__Task goal__.
Write out again, exactly, the lines below starting at the one with "this model's simplifications." and ending at the one with "assign #(STAGE_DELAY_PS) stage[0]".

(Stored items)
########################################

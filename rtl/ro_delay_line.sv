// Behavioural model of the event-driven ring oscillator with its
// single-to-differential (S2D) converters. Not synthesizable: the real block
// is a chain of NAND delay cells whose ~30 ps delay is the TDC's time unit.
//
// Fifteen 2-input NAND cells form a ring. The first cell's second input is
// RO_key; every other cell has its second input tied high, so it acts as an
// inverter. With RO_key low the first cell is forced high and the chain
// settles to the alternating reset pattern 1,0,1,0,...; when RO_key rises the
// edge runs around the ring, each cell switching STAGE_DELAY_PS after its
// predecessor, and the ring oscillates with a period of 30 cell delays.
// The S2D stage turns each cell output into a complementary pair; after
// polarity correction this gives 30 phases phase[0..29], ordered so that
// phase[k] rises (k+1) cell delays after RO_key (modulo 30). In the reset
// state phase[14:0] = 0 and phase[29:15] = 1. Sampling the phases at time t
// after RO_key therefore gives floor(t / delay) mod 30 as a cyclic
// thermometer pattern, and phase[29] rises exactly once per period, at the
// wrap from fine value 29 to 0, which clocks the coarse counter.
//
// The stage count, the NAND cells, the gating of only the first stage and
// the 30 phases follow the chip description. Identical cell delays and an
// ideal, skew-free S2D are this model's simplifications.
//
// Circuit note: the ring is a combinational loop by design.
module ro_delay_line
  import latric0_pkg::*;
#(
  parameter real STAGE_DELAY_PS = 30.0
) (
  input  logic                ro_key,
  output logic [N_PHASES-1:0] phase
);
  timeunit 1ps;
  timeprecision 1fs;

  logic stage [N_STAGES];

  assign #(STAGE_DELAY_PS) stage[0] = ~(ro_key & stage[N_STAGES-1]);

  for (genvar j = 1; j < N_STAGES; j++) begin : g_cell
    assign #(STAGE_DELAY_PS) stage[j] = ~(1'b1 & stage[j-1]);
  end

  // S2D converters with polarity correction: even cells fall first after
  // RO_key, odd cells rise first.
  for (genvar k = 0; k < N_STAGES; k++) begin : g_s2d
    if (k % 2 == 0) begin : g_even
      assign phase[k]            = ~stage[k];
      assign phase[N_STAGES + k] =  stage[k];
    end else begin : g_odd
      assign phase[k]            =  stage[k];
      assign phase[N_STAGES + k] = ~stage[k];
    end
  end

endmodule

########################################

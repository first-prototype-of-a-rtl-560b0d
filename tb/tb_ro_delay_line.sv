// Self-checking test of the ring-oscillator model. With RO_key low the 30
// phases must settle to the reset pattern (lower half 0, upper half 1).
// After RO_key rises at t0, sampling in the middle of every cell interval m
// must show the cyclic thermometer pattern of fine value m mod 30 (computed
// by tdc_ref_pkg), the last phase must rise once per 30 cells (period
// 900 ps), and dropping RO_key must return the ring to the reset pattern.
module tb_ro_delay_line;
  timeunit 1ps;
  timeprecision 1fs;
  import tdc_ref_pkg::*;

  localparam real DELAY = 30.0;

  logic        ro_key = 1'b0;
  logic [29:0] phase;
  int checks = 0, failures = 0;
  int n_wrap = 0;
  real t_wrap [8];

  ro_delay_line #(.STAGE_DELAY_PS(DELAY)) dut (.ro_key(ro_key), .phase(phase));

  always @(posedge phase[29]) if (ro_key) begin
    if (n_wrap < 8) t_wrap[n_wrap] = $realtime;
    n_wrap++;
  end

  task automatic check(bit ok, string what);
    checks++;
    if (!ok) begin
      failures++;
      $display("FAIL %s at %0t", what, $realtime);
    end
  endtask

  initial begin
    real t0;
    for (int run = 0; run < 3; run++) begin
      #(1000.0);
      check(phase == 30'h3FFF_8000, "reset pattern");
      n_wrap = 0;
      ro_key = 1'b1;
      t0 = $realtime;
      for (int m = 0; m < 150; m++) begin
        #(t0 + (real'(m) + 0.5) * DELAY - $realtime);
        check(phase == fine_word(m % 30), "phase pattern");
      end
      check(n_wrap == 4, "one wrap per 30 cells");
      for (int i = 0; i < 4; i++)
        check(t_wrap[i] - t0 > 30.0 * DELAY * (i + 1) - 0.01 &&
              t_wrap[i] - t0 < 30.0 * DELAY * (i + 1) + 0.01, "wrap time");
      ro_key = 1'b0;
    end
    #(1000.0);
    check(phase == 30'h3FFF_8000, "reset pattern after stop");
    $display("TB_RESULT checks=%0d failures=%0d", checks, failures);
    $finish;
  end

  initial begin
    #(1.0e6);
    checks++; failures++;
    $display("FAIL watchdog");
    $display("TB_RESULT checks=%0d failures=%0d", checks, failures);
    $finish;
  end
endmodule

########################################

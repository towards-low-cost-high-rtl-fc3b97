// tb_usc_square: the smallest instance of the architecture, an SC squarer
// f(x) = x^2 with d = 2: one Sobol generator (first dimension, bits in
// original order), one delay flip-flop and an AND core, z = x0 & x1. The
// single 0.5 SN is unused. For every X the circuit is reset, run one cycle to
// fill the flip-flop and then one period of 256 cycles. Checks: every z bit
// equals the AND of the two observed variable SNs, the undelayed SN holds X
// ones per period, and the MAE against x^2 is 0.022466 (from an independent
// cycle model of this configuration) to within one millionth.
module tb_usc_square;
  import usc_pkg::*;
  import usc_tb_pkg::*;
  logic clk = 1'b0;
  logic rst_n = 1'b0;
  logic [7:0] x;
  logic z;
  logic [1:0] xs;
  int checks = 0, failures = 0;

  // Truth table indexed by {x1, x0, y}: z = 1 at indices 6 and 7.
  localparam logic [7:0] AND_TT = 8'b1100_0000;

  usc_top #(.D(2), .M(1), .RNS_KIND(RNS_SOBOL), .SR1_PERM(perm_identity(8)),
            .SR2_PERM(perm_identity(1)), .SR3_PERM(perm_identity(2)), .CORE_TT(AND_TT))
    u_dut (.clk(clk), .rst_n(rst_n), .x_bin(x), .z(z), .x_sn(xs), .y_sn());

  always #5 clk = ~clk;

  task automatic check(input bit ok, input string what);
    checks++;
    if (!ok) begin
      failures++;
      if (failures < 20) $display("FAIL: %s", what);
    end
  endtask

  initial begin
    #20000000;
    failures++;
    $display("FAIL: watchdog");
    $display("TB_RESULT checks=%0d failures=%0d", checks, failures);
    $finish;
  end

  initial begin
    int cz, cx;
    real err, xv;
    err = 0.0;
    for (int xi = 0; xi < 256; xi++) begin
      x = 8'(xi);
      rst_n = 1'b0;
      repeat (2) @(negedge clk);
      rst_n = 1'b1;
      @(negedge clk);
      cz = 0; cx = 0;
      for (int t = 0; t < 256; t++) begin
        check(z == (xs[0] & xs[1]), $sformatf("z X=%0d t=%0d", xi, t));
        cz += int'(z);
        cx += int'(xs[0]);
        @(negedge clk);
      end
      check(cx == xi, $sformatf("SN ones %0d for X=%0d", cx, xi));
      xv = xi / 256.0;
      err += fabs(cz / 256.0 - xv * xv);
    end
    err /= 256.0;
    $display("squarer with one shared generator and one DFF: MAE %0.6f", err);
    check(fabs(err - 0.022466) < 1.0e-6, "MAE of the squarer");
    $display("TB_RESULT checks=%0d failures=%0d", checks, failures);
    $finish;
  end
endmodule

########################################

__Task result__.
// ideal, skew-free S2D are this model's simplifications.
//
// Circuit note: the ring is a combinational loop by design.
module ro_delay_line
  import latric0_pkg::*;
#(
  parameter real STAGE_DELAY_PS = 30.0
) (
  input  logic                ro_key,
  output logic [N_PHASES-1:0] phase
);
  timeunit 1ps;
  timeprecision 1fs;

  logic stage [N_STAGES];

  assign #(STAGE_DELAY_PS) stage[0] = ~(ro_key & stage[N_STAGES-1]);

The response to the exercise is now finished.